Surprisingly,in those days,shark encounters were rare, very notable and always peaceful. That cannot be said today. In the past few years, encounters with sharks, barracuda and even turtles have been harrowing in the least, and down right prone to injury for the diver. Last year in August on the FAA barge and towers, I shot a 5lb black snapper at the stern of the wreck. My buddy John had a 5lb red snapper tangled in the towers. Cruising over the top of the wreck, a 6ft barracuda attempted to take my supper off my stringer which was clipped to my weight belt. After we argued for a few minutes, him losing a couple of teeth and lots of scales, I kept my supper intact. I proceeded to the bow of the barge, went into flounder mode, got out my light, held my breath and went into the dim narrow crevice. As soon as I got ready to gig a flounder, I started to go sideways across the bottom. Thinking I had been hooked by a trolling fisherman, I took out my knife to cut the leader and rolled upright to get a handle on things. I now have an 8ft bull shark in my lap eating my snapper. As soon as I put the brakes on, the shark became insistent that the snapper was his and promptly treated me like a rag doll at 80ft! 

To say I was Scared Sh*tless doesn't come close. They say to bump their nose, poke their eye or jab their gills. Well, I'm here to tell you that at that time the shark had transformed into a set of swimming teeth! Period! No head. Just TEETH!!!. 

Just when I thought I was going to become the entree for the shark after he finishes the appetizer, thess clip on my stringer brakes and Mr. Shark hauls ass with the snapper and my stringer! I decided to become the worlds first Human Ballistic Missle. Right when I started to launch, damn a countdown,my buddy John literally lands on my shoulders to stop my panicked takeoff. He calms me down, takes inventory of my person to make sureI was not injured, then leads me to the anchor rope never letting go of me, cause frankly,if he had let go, I would have continued the aborted launch to the surface and safety in theBoat.
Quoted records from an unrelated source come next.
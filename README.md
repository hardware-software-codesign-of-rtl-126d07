# Adaptive memory-polynomial predistortion with compressed training data

A power amplifier (PA) that runs efficiently is nonlinear: it compresses large
signals and smears the spectrum into neighbouring channels. Digital
predistortion (DPD) applies an approximate inverse of the PA to the baseband
signal before the DAC, so that the cascade of predistorter and PA is close to
linear. The inverse drifts with temperature, supply and signal, so its
coefficients have to be re-estimated from the PA output again and again.

This RTL is the programmable-logic half of such a loop on a device that holds
FPGA fabric, an embedded processor and RF data converters together. The split
is:

* **in logic**: the predistorter itself (all the multiply-accumulate work, two
  samples per clock), a buffer that replays the transmit waveform, a capture
  buffer for the PA feedback, and a block that compresses the captured window
  before it crosses to the processor;
* **in software on the processor** (not part of this RTL): aligning the
  feedback with the transmitted signal, least-squares estimation of the
  coefficients in the indirect-learning arrangement, and control.

The interesting part for hardware is the compression. Least squares costs
O(k²N) for k coefficients and N samples, and the processor link is narrow, so
the feedback window is thinned before it is sent: a fixed fraction of the
samples is chosen so that the distribution of signal power is kept, and every
chosen sample travels with the M samples before it, which the memory terms of
the model need.

## The model

The predistorter evaluates the memory polynomial

    y(n) = Σ_{p=0..P} Σ_{m=0..M} d_pm · x(n−m) · |x(n−m)|^p

with complex x, y and d. The defaults are P = 4 (powers |x|⁰…|x|⁴) and
M = 3 (the current sample and three previous ones), which gives 20 complex
coefficients. P is a free choice of this design; M = 3 is inferred from the
sample counts of the compression scheme (a ratio of 0.1 of a 40,960-sample
window, about four samples sent per chosen one).

In indirect learning the same polynomial, fed with the PA output, is fitted
to the predistorter output; the fitted d_pm are then copied into the
predistorter. The software does that fit; the hardware only needs the
coefficient store described below.

## Block diagram

```
 processor                          dpd_top                                   RF
 ─────────                          ───────
 waveform  ──s_axis (32b)──► tx_playback ──2 smp/clk──► mp_predistorter ──► dac_data
 coeffs    ──coef_wr/commit─► coef_bank ───── d_pm ─────────┘
 control   ──cap_start/len──► rx_capture ◄──────────────────────────────── adc_data
                                   │ read port (1 smp/clk)
 training  ◄──m_axis (32b)── pdf_selector
 samples       tuser={chosen,index}
```

| module | file | role |
|---|---|---|
| `dpd_top` | `rtl/dpd_top.sv` | wires the blocks; ports are plain signals |
| `mp_predistorter` | `rtl/mp_predistorter.sv` | the memory polynomial, `LANES` samples per clock |
| `isqrt_pipe` | `rtl/isqrt_pipe.sv` | pipelined integer square root for \|x\| |
| `coef_bank` | `rtl/coef_bank.sv` | shadow and active coefficient sets, atomic commit |
| `tx_playback` | `rtl/tx_playback.sv` | stores a waveform from the processor and replays it forever |
| `rx_capture` | `rtl/rx_capture.sv` | records a window of feedback samples on request |
| `pdf_selector` | `rtl/pdf_selector.sv` | histogram, per-bin random choice, memory predecessors, stream out |
| `axis_if` | `rtl/axis_if.sv` | 32-bit AXI-Stream bundle with a handshake assertion |
| `dpd_pkg` | `rtl/dpd_pkg.sv` | sample and coefficient types, widths, rounding function |

## Sample formats

A sample is `iq_t` = `{q, i}`, 16 bits each, signed Q1.15. The same packing is
used for a 32-bit stream beat (I in bits 15:0). The RF-ADC gives 14 bits; they
are expected left-aligned in the 16-bit word.

| quantity | format | note |
|---|---|---|
| x, y | signed 16 bit, Q1.15 | y is rounded half up and saturated |
| \|x\|² | unsigned 32 bit | exact |
| \|x\| | unsigned 16 bit, Q1.15 | floor of the square root; \|x\| < √2 fits |
| \|x\|^p | unsigned 20 bit, Q5.15 | each power truncated to 15 fraction bits |
| x·\|x\|^p | signed 22 bit, Q7.15 | truncated |
| d_pm | signed 18 bit each part, Q3.15 | range ±4 |
| products, sum | signed 48 bit, 30 fraction bits | exact |

These formats are this design's; they are listed because the reference models
in the testbenches reproduce them bit for bit.

## mp_predistorter: two samples per clock

Each clock brings `LANES` consecutive samples; lane 0 is the oldest. Per lane
the pipeline is:

1. register the input; form I²+Q²;
2. 16 stages of `isqrt_pipe` give |x|;
3. P−1 stages each multiply in one more factor of |x|, giving |x|²…|x|^P;
4. one stage forms the basis values B_p(n) = x(n)·|x(n)|^p for p = 0…P.

The basis is computed once per sample, not once per memory tap. The memory
term for lane l and tap m needs B_p(n−m). For that sample, take t = l − m. If
t ≥ 0 it is lane t of the current clock. Otherwise it is lane t + D·LANES of
the clock D = ⌈(m − l)/LANES⌉ back. A history of ⌈M/LANES⌉ earlier clocks of
basis values holds those samples (two clocks for the defaults). The history
advances only on clocks with valid data, so gaps in the input leave the model
memory intact. Reset clears it, so samples before the first one count as zero.

Then each lane multiplies its (P+1)(M+1) basis values by their coefficients
(one register stage), adds them in two stages (over the M+1 taps of each
power, then over the powers) and rounds (one stage). Total latency is
23 + (P − 1) clocks: 26 for the defaults. One result per lane comes
out every clock. `coef` may change at any clock. Output samples that are in
the pipeline at that moment mix old and new coefficients, so change them
while the transmitter is idle if that matters.

## coef_bank

The processor writes d_pm one at a time to word address p·(M+1)+m of a shadow
bank, then pulses `commit`. In that clock the whole shadow bank (including a
write in the same clock) becomes active. The predistorter never sees a
half-written set. Reset loads the identity (d_00 = 1.0, all else 0), which
transmits the waveform unchanged: this is the "no DPD" case.

## tx_playback

This block loads over a 32-bit AXI stream, one sample per beat, and the last
beat carries `tlast`. It is always ready. The samples go into a buffer of
`DEPTH` samples (default 40,960) organised as words of `LANES` samples. With
`play_en` high and a waveform loaded, it reads one word per clock and wraps
from the last loaded word back to word 0. `wraps` counts the passes. Other
rules:

* A load stops playback until its `tlast`.
* A length that is not a multiple of `LANES` drops its tail.
* Samples beyond `DEPTH` are dropped.

In the original system the waveform sits in external DRAM. This on-chip
buffer stands in for it.

## rx_capture

A `start` pulse while idle, with `len`, records the next `len` valid feedback
samples. `len` is rounded down to whole words and clipped to `DEPTH`. When the
window is full, `done` pulses and `captured` gives its size. A read port with
one clock of latency serves the selector. Requests that come while a capture
or its transfer is running are ignored at the top level (`cap_busy`).

## pdf_selector: compressing the training window

This block thins the captured window. It works in three phases.

**Histogram.** It reads the n captured samples, one per clock, and counts them
into `NBINS` (32) bins of equal width in power: bin = (I²+Q²) >> (31 − log₂ NBINS).
The top bin also takes the single out-of-range corner.

**Quota.** In one clock it computes quota_b = round(count_b · ratio). `ratio`
is an unsigned 0.16 fraction: 6554 is 0.1. With `compress_en` low,
quota_b = count_b and the whole window is sent.

**Selection.** It reads the window again, in order. For a sample of bin b, let
rc_b be the samples of that bin still to come (this one included) and rq_b
the quota still open. The sample is chosen with probability rq_b / rc_b: it is
chosen when (lfsr · rc_b) >> 16 < rq_b, with a 16-bit Galois LFSR
(x¹⁶+x¹⁴+x¹³+x¹¹+1, seed `SEED`). This is sequential selection sampling:

* exactly quota_b samples of each bin are chosen;
* the draw is spread over the whole window, not biased to its start;
* the result is deterministic for a given seed and window.

A four-entry window (M + 1) trails the read pointer. Sample k is sent once the
choices for k … k+M are known, if any of them was chosen. So every chosen
sample arrives after its M predecessors, and a sample shared by overlapping
windows is sent once.

**Stream format.** Each beat carries one sample:

* `tdata` = {Q, I}.
* `tuser` = {chosen, index}, where index is the position in the window (16
  bits for a 40,960-sample window).
* `tlast` marks the last chosen sample, which is also the last beat.

The software builds one regression row per beat with `chosen` = 1, from that
sample and the M indices before it. All of those have been sent earlier in
the same stream.

Timing: without back-pressure a run takes 2n + M + 5 clocks from the clock
that takes `start` to the `done` pulse. In the selection phase one sample
moves per clock while `tready` is high. At a 256 MHz clock that is about
1 GB/s, well above the roughly 300 MB/s that a typical PS/PL DMA engine
moves, so the link, not this block, sets the transfer time.

With the defaults and a 40,960-sample window at ratio 0.1, 4,096 samples are
chosen. About 10,000–11,000 are sent, depending on how the memory windows
overlap: the test signals give 10,272. A window of four samples around every
chosen one gives at most 16,384.

## Interfaces of dpd_top

| port | dir | meaning |
|---|---|---|
| `s_axis_tdata/tvalid/tlast/tready` | in/out | waveform load, one sample per beat |
| `play_en` | in | transmit the stored waveform |
| `coef_wr_en/coef_wr_addr/coef_wr_data/coef_commit` | in | coefficient update |
| `dac_valid`, `dac_data[LANES]` | out | predistorted samples to the DAC |
| `adc_valid`, `adc_data[LANES]` | in | PA feedback samples |
| `cap_start`, `cap_len`, `compress_en`, `ratio` | in | start a capture, window length, compression on/off, fraction kept |
| `m_axis_tdata/tuser/tvalid/tlast/tready` | out/in | training samples to the processor |
| `tx_len`, `tx_wraps`, `coef_commits`, `cap_busy`, `cap_done`, `chosen_total`, `sent` | out | status |

All state uses one clock and an asynchronous active-low reset, `rst_n`.
`compress_en` and `ratio` are sampled when the selector starts, which is the
clock after the capture completes.

Parameters: `LANES` = 2, `P` = 4, `M` = 3, `TX_DEPTH` = 40960, `CAP_DEPTH` =
40960, `NBINS` = 32. `LANES` is meant to scale up to 8 samples per clock. The
predistorter is tested at 8 lanes. The predistorter alone needs
LANES · (P+1)(M+1) complex multipliers: 40 at the defaults.

## Verification

Each testbench checks itself and prints `TB_RESULT checks=N failures=F`.

| testbench | what it checks |
|---|---|
| `tb/tb_mp_predistorter.sv` (with `tb/mp_pd_run.sv`) | 2-lane and 8-lane builds against an integer reference of the polynomial; identity, random and saturating coefficients; gaps in the input; 26-clock latency; unbroken output for unbroken input |
| `tb/tb_coef_bank.sv` | reset set, writes invisible until commit, write in the commit clock, bad addresses, commit count |
| `tb/tb_tx_playback.sv` | order and continuity of replay, wrap count, reload, odd and overlong loads |
| `tb/tb_rx_capture.sv` | window contents against a log of the input, `done` timing, ignored start, rounding and clipping of `len`, empty window |
| `tb/tb_pdf_selector.sv` | per-bin chosen counts equal the testbench's own quotas, exact predecessor set, order, data, `tlast`, totals, back-pressure, ratio 0, run length |
| `tb/tb_dpd_top.sv` | whole design at default parameters (see below) |

`tb_dpd_top` loads a 40,960-sample waveform. It loops the DAC output back to
the ADC through an amplifier model (cubic compression with a little AM/PM,
`tb/dpd_ref_pkg.sv`) and a 7-clock delay. It then runs three sessions:

1. identity coefficients, with a full window sent uncompressed;
2. a committed coefficient set, with a compressed window under random
   back-pressure and a capture request that must be ignored;
3. a saturating set.

Every DAC sample is compared with a reference over the whole played stream.
The model memory carries across sessions. The test also checks that wrap,
commit, full and compressed transfer, stall, ignored request and saturation
each happen. It runs in about five seconds.

It does not close the adaptation loop. No least-squares fit runs, so nothing
checks that the chosen samples train a good predistorter. That part lives in
software.

To simulate with Verilator, for example the end-to-end test:

```
verilator --binary --timing --assert -Irtl -Itb -y rtl -y tb +libext+.sv \
  --top-module tb_dpd_top rtl/dpd_pkg.sv tb/dpd_ref_pkg.sv tb/tb_dpd_top.sv
./obj_dir/Vtb_dpd_top
```

Other testbenches build the same way with their own top module. Add
`tb/dpd_ref_pkg.sv` only where it is imported.

## Where this departs from, or adds to, the system it implements

* The waveform buffer is on chip, not in external DRAM.
* P, the number formats, the pipeline, the latency, the number and spacing of
  the histogram bins, the quota rounding, the random-choice rule, the LFSR,
  and the {chosen, index} side channel are all choices made here.
* M = 3 is inferred, not stated.
* The compression runs in logic between capture and transfer. The same method
  could run on the processor instead. The logic version saves link bandwidth
  as well as training time.
* Published results for this compression scheme quote 15,360 to about 16k
  samples kept out of 40,960. This design fixes the ratio (0.1) and the window
  (40,960 samples); the number actually sent then follows from the signal and
  from M, and is about 10k for the test signals here.
* Timing closure at a 256 MHz fabric clock has not been checked on a device.
  Each pipeline stage holds at most one multiplier, a 16-bit square-root
  step or a five-input adder.
* Coefficients that change while samples are in flight take effect sample by
  sample as the pipeline drains; there is no synchronisation to waveform
  boundaries.
* Alignment, least-squares training, DMA, data converters and the amplifier
  are outside the RTL. The top brings out their connections as ports.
When I got to the surface, John slowing me down the whole time, my stupid brother-in-law was taking his sweet time taking off his gear before boarding the boat. After waiting an eternity, probably 5mins, he gets aboard and I flew into the boat flippers and all! I fell on the deck grateful for the barrier of fiberglass between me and Mr. Shark. Brother-in-law asks stupidedly," Something wrong?" I began a rant about sharks, diving, snappers and Godknows what while John calmly removes his gear and boards the boat. Some where along the line I had shed my gear and started pulling the anchor rope up while still carrying on like a lunatic ona full moon. 

John forces me to let go of the anchor rope and begins for the next 2hrs to explain why I shouldn't give up diving, how the shark probably has my stringer stuck in his throat and will probably die a slow and agonizing death. My brother-in-law, upon getting all the pieces of what happened together and seeing the effect it had on me, immediatelygives up diving. 
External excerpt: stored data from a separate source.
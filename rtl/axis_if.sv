// axis_if: 32-bit AXI4-Stream bundle between the programmable logic and the
// processor side.
//
// The PS/PL boundary of the design is one 32-bit AXI stream in each
// direction (that width follows the document). One beat carries one complex
// sample packed as {Q, I}. tuser carries side information defined by the
// producer (the training-set selector puts the sample's index and a
// "selected" flag there); tlast marks the final beat of a transfer. A beat
// moves at a rising clock edge where tvalid and tready are both high.
//
// The interface also checks the AXI-Stream rule that a producer holding
// tvalid may not drop it or change its payload until the beat is taken.
// The assertion samples rst_n on the clock to switch itself off during
// reset; that is the only synchronous use of the otherwise asynchronous
// reset, and lint tools may point it out.
interface axis_if #(
  parameter int unsigned DATA_W = 32,
  parameter int unsigned USER_W = 17
) (
  input logic clk,
  input logic rst_n
);
  logic              tvalid;
  logic              tready;
  logic [DATA_W-1:0] tdata;
  logic [USER_W-1:0] tuser;
  logic              tlast;

  modport master (output tvalid, tdata, tuser, tlast, input tready);
  modport slave  (input tvalid, tdata, tuser, tlast, output tready);

  // payload stable and tvalid held while a beat waits
  property p_hold;
    @(posedge clk) disable iff (!rst_n)
      (tvalid && !tready) |=> (tvalid && $stable(tdata) && $stable(tuser) && $stable(tlast));
  endproperty
  a_hold: assert property (p_hold) else $error("axis_if: beat changed or dropped while stalled");

endinterface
Knowing I had to get back on the horse that threw me or I would never get back in the water, John and I, with a vehement protest from brother-in-law, change tanks and down the anchor rope we go. Giving the bow of the barge a wideberth, I go to the sandy side of the barge and quickly get 2 nice flounder stacked on my shaft, remember Mr. Shark has not returned my stringer(how rude!). While eyeingmy 3rd flounder, Mr. Shark makes a grab for the 2I have stacked. Iget totally pissed and commence to spear the greedy bugger! Luckily, my shot merely glances off his tough skin and he bugs out to find an easier lunch.

Believe it or not, you can talk underwater, especially when you see your buddy do something stupid. While reloading my gun, I distinctly heard-"You stupid idiot! Areyou crazy?"-coming over my right shoulder. I turn around, John's eyes are livid with rage, and he wrestles me back up the anchor line and into the boat. He brings me back to reality with a firm but compassionate speech about how stupid and dangerous it is to shoot a shark unless your using a bangstick. I humbled myself and promised never to do it again(Yeah right!). 

I'm still diving but with a new found respect for the Apex predator-Mr. Shark. I nowput my catch in a mesh bag to confuse Mr. Shark and Mr. Cuda. I still ring the dinner bell when I shoot a fish, butat least I have a fighting chance to get my supper to the boat. 

In recent years, sharks, cudas and even seaturtles(That's another story!) have come to know-a diver in the water='s easy dinner.

Thank's ahead of time for you patience.


----------



## Telum Pisces (Sep 27, 2007)

Welcome to the forum. And great story. Sharks are definately more prevalent now. Didn't see any yesterday when we dove. But that was probably because we couldn't see period.


----------



## TONER (Mar 25, 2008)

Great story I also use a mesh bag and love it I have had a few sharks mess with me this year and did have to shoot one that got too close


----------



## Misn 1 (Jul 14, 2008)

Turtlebait, awesome story! And welcome to the PFF. It's a dream of mine to get certified, but living in Mississippi, I don't have many opportunities to do it. I read a lot of the diving posts and dream of being down there too. A lot of the stories are told so well, I almost feel as though I'm there. Good luck in the future and I look forward to reading future posts with pictures.

:usaflag


----------



## bmoore (Oct 10, 2007)

Welcome to the forum! There are few of us here from the "old school of diving".

I remember a story of one instructor making students do pushups with a steel 72 on their back!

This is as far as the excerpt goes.